The Labour party document, New Direction, New Priorities, is likely to be greeted with broad approval. Few would begrudge extra spending on health, education, childcare or the elderly - but only if the money spent translated into positive results. The notion of forgoing tax cuts could also be very contentious.
As Finance spokesperson Mr Derek McDowell put it: "Labour are offering an alternative choice to the Irish people. As an alternative to the approach of tax cuts and meagre investment in public services, we are offering worldclass public services in exchange for moderate and targeted tax reforms."
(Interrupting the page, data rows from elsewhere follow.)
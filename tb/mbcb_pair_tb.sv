// mbcb_pair_tb: random check of a pair of MBCBs. In LDPC mode the four
// outputs must be the min-sum check-node messages (each excludes its own
// edge); in polar mode each member must act as an independent BCB.
module mbcb_pair_tb;
  import bp_pkg::*;
  import bp_ref_pkg::*;

  mode_e s;
  logic signed [6:0] p_l_in_odd [2], p_l_in_even [2], p_r_in_top [2], p_r_in_bot [2];
  logic signed [6:0] p_l_out_top [2], p_l_out_bot [2], p_r_out_odd [2], p_r_out_even [2];
  logic signed [6:0] q [4], r [4];
  int checks = 0, failures = 0;

  mbcb_pair #(.W(7)) dut (.*);

  function automatic int rnd();
    return int'($urandom_range(126)) - 63;
  endfunction

  task automatic chk(input string what, input int got, input int exp);
    checks++;
    if (got != exp) begin
      failures++;
      if (failures < 10) $display("FAIL %s: got %0d expected %0d", what, got, exp);
    end
  endtask

  initial begin
    #1000000;
    failures++;
    $display("TB_RESULT checks=%0d failures=%0d", checks, failures);
    $finish;
  end

  initial begin
    for (int t = 0; t < 4000; t++) begin
      int qv[4], lo[2], le[2], rt[2], rb[2];
      for (int k = 0; k < 4; k++) begin qv[k] = rnd(); q[k] = 7'(qv[k]); end
      for (int m = 0; m < 2; m++) begin
        lo[m] = rnd(); le[m] = rnd(); rt[m] = rnd(); rb[m] = rnd();
        p_l_in_odd[m] = 7'(lo[m]); p_l_in_even[m] = 7'(le[m]);
        p_r_in_top[m] = 7'(rt[m]); p_r_in_bot[m]  = 7'(rb[m]);
      end
      s = (t % 2 == 0) ? MODE_LDPC : MODE_POLAR;
      #1;
      if (s == MODE_LDPC) begin
        for (int k = 0; k < 4; k++) begin
          int sgn, mn;
          sgn = 0; mn = MAXV;
          for (int k2 = 0; k2 < 4; k2++) if (k2 != k) begin
            if (qv[k2] < 0) sgn ^= 1;
            if (ref_abs(qv[k2]) < mn) mn = ref_abs(qv[k2]);
          end
          chk($sformatf("r[%0d]", k), r[k], sgn ? -mn : mn);
        end
        for (int m = 0; m < 2; m++)
          chk("Q", p_l_out_bot[m], ref_sat(ref_sat(rt[m] + le[m]) + lo[m]));
      end else begin
        for (int m = 0; m < 2; m++) begin
          chk("L(i,j)",      p_l_out_top[m],  ref_g(lo[m], ref_sat(le[m] + rb[m])));
          chk("R(i+1,2j)",   p_r_out_even[m], ref_sat(ref_g(rt[m], lo[m]) + rb[m]));
        end
      end
    end
    $display("TB_RESULT checks=%0d failures=%0d", checks, failures);
    $finish;
  end
endmodule
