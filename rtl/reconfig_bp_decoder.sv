// reconfig_bp_decoder: one min-sum belief-propagation decoder that
// decodes either an N=8 polar code or the regular (12,6) LDPC code of
// bp_pkg::H, with the same 12 merged basic computational blocks (MBCBs), i.e.
// 48 g-function units and 48 adders, selected by the mode input.
//
// Polar mode: the MBCBs are the 3 x 4 basic computational blocks of the
// polar factor graph; MBCB 4*s + j joins nodes (s+1, j+1), (s+1, j+5) to
// (s+2, 2j+1), (s+2, 2j+2). All MBCBs compute every cycle from the message
// memory, and the controller lets one stage write its L outputs (right-to-
// left pass) or its R outputs (left-to-right pass) per clock. Channel LLRs
// enter at the rightmost node stage; the leftmost R messages carry the
// frozen-bit prior (+max for a frozen bit, 0 for an information bit). Left
// node j holds u[bitrev(j)], so u and x are both in natural order at the
// ports. The decision for u[k] is 0 for a frozen bit and the sign of the
// leftmost L message otherwise.
//
// LDPC mode: MBCB pair p is check node p (its eight GFUs) and MBCB v is
// variable node v (three of its adders). The memory holds the 24 variable-
// to-check messages and the 12 channel LLRs. In one clock the check nodes
// turn the stored messages into check-to-variable messages, the variable
// nodes turn those into new variable-to-check messages and a posteriori
// LLRs, and the new messages are written back: one flooding iteration per
// clock. The decision for bit v is the sign of its a posteriori LLR.
//
// Interface: pulse start for one cycle with mode, llr_in (LDPC: 12 LLRs;
// polar: llr_in[0..7] = x[0..7]) and frozen (polar, indexed by u) valid.
// The frame is decoded in 10 (LDPC) or 63 (polar) clocks with the default
// ten iterations, counting the start cycle; done pulses in the following
// cycle, and bits_out (LDPC: c[0..11]; polar: u[0..7], upper bits zero)
// holds the result from then until the next frame completes. A new start
// is accepted in the done cycle, so frames can follow back to back. LLRs
// are 7-bit two's complement with two fractional bits; an input of -16.0 is
// clamped to -15.75.
//
// The MBCB merging, its resource counts, the fixed-point format, the codes
// and the latencies follow the source design. The memory organisation, the
// message schedule, the port map of the variable node onto the MBCB and the
// handshake are this implementation's choices.
//
// The MBCB input switches make a structural path from an MBCB's adder
// inputs through a GFU back to an adder input of another MBCB. The path is
// never closed: it exists only in polar mode on one side and LDPC mode on
// the other, and both ends are switched by the same mode signal.
module reconfig_bp_decoder
  import bp_pkg::*;
#(
  parameter int W          = LLR_W,
  parameter int ITER_LDPC  = ITER_DEFAULT,
  parameter int ITER_POLAR = ITER_DEFAULT
) (
  input  logic                clk,
  input  logic                rst_n,
  input  logic                start,
  input  mode_e               mode_in,
  input  logic signed [W-1:0] llr_in [LDPC_M],
  input  logic [POLAR_N-1:0]  frozen,
  output logic [LDPC_M-1:0]   bits_out,
  output logic                done,
  output logic                busy
);
  localparam int N     = POLAR_N;
  localparam int NB    = NUM_MBCB;
  localparam int WORDS = POLAR_WORDS;
  localparam int SW    = $clog2(POLAR_LOGN);
  localparam logic signed [W-1:0] LLR_MAX = W'((1 << (W-1)) - 1);

  // ---------------------------------------------------------------- control
  logic  load, active;
  mode_e mode;
  pass_e pass;
  logic [SW-1:0] stage;
  logic  ldpc;

  bp_ctrl #(
    .ITER_LDPC (ITER_LDPC),
    .ITER_POLAR(ITER_POLAR),
    .LOGN      (POLAR_LOGN)
  ) u_ctrl (
    .clk, .rst_n, .start, .mode_in,
    .load, .active, .mode, .pass, .stage, .done, .busy
  );

  assign ldpc = (mode == MODE_LDPC);

  // ------------------------------------------------------- frame loading
  logic signed [W-1:0] llr_c  [LDPC_M];
  logic signed [W-1:0] init_l [WORDS];
  logic signed [W-1:0] init_r [WORDS];
  logic [N-1:0]        frozen_q;

  always_comb begin
    for (int i = 0; i < LDPC_M; i++)
      llr_c[i] = (llr_in[i] < -LLR_MAX) ? -LLR_MAX : llr_in[i];
    for (int w = 0; w < WORDS; w++) begin
      init_l[w] = '0;
      init_r[w] = '0;
    end
    if (ldpc) begin
      for (int e = 0; e < LDPC_EDGES; e++) init_l[e] = llr_c[edge_col(e / LDPC_DC, e % LDPC_DC)];
      for (int i = 0; i < LDPC_M; i++)     init_r[i] = llr_c[i];
    end else begin
      for (int j = 0; j < N; j++) begin
        init_l[POLAR_LOGN * N + j] = llr_c[j];
        init_r[j]                  = frozen[bitrev(j)] ? LLR_MAX : '0;
      end
    end
  end

  // ---------------------------------------------------------------- memory
  logic [WORDS-1:0]    we_l, we_r;
  logic signed [W-1:0] wd_l [WORDS];
  logic signed [W-1:0] wd_r [WORDS];
  logic signed [W-1:0] rd_l [WORDS];
  logic signed [W-1:0] rd_r [WORDS];

  msg_mem #(.W(W), .WORDS(WORDS)) u_mem (
    .clk, .rst_n, .load,
    .init_l, .init_r, .we_l, .wd_l, .we_r, .wd_r, .rd_l, .rd_r
  );

  // ------------------------------------------------------------- datapath
  logic signed [W-1:0] m_l_in_odd   [NB];
  logic signed [W-1:0] m_l_in_even  [NB];
  logic signed [W-1:0] m_r_in_top   [NB];
  logic signed [W-1:0] m_r_in_bot   [NB];
  logic signed [W-1:0] m_l_out_top  [NB];
  logic signed [W-1:0] m_l_out_bot  [NB];
  logic signed [W-1:0] m_r_out_odd  [NB];
  logic signed [W-1:0] m_r_out_even [NB];
  logic signed [W-1:0] cn_q         [LDPC_EDGES];  // variable-to-check, from memory
  logic signed [W-1:0] cn_r         [LDPC_EDGES];  // check-to-variable, from the GFUs

  for (genvar b = 0; b < NB; b++) begin : g_in
    localparam int S = b / (N / 2);
    localparam int J = b % (N / 2);
    always_comb begin
      m_r_in_bot[b] = rd_r[S * N + J + N / 2];
      if (ldpc) begin
        m_l_in_odd[b]  = cn_r[vn_edge(b, 0)];
        m_l_in_even[b] = cn_r[vn_edge(b, 1)];
        m_r_in_top[b]  = rd_r[b];
      end else begin
        m_l_in_odd[b]  = rd_l[(S + 1) * N + 2 * J];
        m_l_in_even[b] = rd_l[(S + 1) * N + 2 * J + 1];
        m_r_in_top[b]  = rd_r[S * N + J];
      end
    end
  end

  for (genvar e = 0; e < LDPC_EDGES; e++) begin : g_q
    assign cn_q[e] = rd_l[e];
  end

  for (genvar p = 0; p < LDPC_CHK; p++) begin : g_pair
    mbcb_pair #(.W(W)) u_pair (
      .s            (mode),
      .p_l_in_odd   (m_l_in_odd  [2*p +: 2]),
      .p_l_in_even  (m_l_in_even [2*p +: 2]),
      .p_r_in_top   (m_r_in_top  [2*p +: 2]),
      .p_r_in_bot   (m_r_in_bot  [2*p +: 2]),
      .p_l_out_top  (m_l_out_top [2*p +: 2]),
      .p_l_out_bot  (m_l_out_bot [2*p +: 2]),
      .p_r_out_odd  (m_r_out_odd [2*p +: 2]),
      .p_r_out_even (m_r_out_even[2*p +: 2]),
      .q            (cn_q[LDPC_DC*p +: LDPC_DC]),
      .r            (cn_r[LDPC_DC*p +: LDPC_DC])
    );
  end

  // ------------------------------------------------------------ write-back
  for (genvar w = 0; w < WORDS; w++) begin : g_wb
    localparam int SWD = w / N;   // node stage of the word (0-based)
    localparam int NW  = w % N;   // node within the stage
    // L bank: polar L written by BCB stage SWD; LDPC variable-to-check message
    if (SWD < POLAR_LOGN) begin : g_l
      localparam int BL = SWD * (N / 2) + NW % (N / 2);
      logic signed [W-1:0] pol_l;
      assign pol_l = (NW < N / 2) ? m_l_out_top[BL] : m_l_out_bot[BL];
      if (w < LDPC_EDGES) begin : g_e
        localparam int COL = edge_col(w / LDPC_DC, w % LDPC_DC);
        localparam int SL  = edge_slot(w);
        assign wd_l[w] = !ldpc ? pol_l : (SL == 0) ? m_l_out_top[COL] : m_r_out_odd[COL];
        assign we_l[w] = active && (ldpc || (pass == PASS_L && stage == SW'(SWD)));
      end else begin : g_p
        assign wd_l[w] = pol_l;
        assign we_l[w] = active && !ldpc && pass == PASS_L && stage == SW'(SWD);
      end
    end else begin : g_lc
      assign wd_l[w] = '0;
      assign we_l[w] = 1'b0;
    end
    // R bank: polar R written by BCB stage SWD-1
    if (SWD >= 1) begin : g_r
      localparam int BR = (SWD - 1) * (N / 2) + NW / 2;
      assign wd_r[w] = (NW % 2 == 0) ? m_r_out_odd[BR] : m_r_out_even[BR];
      assign we_r[w] = active && !ldpc && pass == PASS_R && stage == SW'(SWD - 1);
    end else begin : g_rc
      assign wd_r[w] = '0;
      assign we_r[w] = 1'b0;
    end
  end

  // -------------------------------------------------------------- decision
  logic [LDPC_M-1:0] dec;

  always_comb begin
    dec = '0;
    if (ldpc) begin
      for (int v = 0; v < LDPC_M; v++) dec[v] = m_l_out_bot[v][W-1];
    end else begin
      for (int k = 0; k < N; k++) dec[k] = !frozen_q[k] && wd_l[bitrev(k)][W-1];
    end
  end

  // The register samples the decision in every step; the value of the last
  // step is the one left standing when done rises.
  always_ff @(posedge clk or negedge rst_n) begin
    if (!rst_n) begin
      frozen_q    <= '0;
      bits_out    <= '0;
    end else begin
      if (load) frozen_q <= frozen;
      if (active && (ldpc || (pass == PASS_L && stage == '0))) bits_out <= dec;
    end
  end
endmodule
The problem is that the budgets for the Departments of Health and Education have been raised significantly in recent years, but there are still acute shortages of beds in hospitals, and schools are being threatened with a strike by discontented teachers.
The real problem for any administration trying to implement such a plan would be deliverability. As Labour leader Mr Ruari Quinn admitted when launching the document yesterday, the party has been calling for increases in public services spending for many years. The difference now, he says, is the money is there to do it.
The trade-off is a slowdown in tax cuts or possibly no further tax cuts in addition to those promised in the Programme for Prosperity and Fairness. Labour would use this money to exclude the first £200 of earned income from tax, but further cuts would be unlikely. This would amount to £500 million in tax cuts in 2001 and 2002 followed by £400 million a year in £2003 and 2004.
Many would argue that cutting taxes is necessary to encourage more workers back to the State and more women into the workforce.
The party argues that Government expenditure as a proportion of Gross National Product (GNP) is, at 39 per cent, behind many other European countries. In GDP terms, which is approximately the same as GNP for most other states, Sweden tops the league at 56.4 per cent, with Holland at 45.2 per cent.
Of course, as Fianna Fail pointed out yesterday, large public spending is not in itself a good yardstick. Public spending was at its most excessive when the Government was nearly bankrupt and unemployment was at its highest.
But according to Labour, the idea that cutting spending is a precondition for economic success no longer applies.
Neither scenario is wholly correct. The US performs extremely well with low levels of State support whereas many European economies have better public support and structures but are not growing as quickly. That is the political choice.
Overall, Labour proposes to spend an additional £3 billion over three years. That would increase day-to-day Government spending by as much as 15.4 per cent in 2001. The document assumes the Government will increase spending by 9.6 per cent this year and 7.8 per cent next year. Its plans would boost these figures by around 5 per cent to 15.4 per cent and 12.4 per cent respectively, falling to 9.1 per cent in 2003.
Forgoing tax cuts has implications for pay in both public and private sectors. Yesterday the party's finance spokesperson, Mr Derek McDowell, said corporate profits would have to bear some of the brunt of increased pay demands in the private sector. He admitted public sector pay increases would be needed but said these should be based on productivity and the reality of the ongoing benchmarking review.
Labour's catalogue of areas where the money could be usefully spent is long ranging. But the document lacks specifics, which it says will be gradually unveiled over the coming months.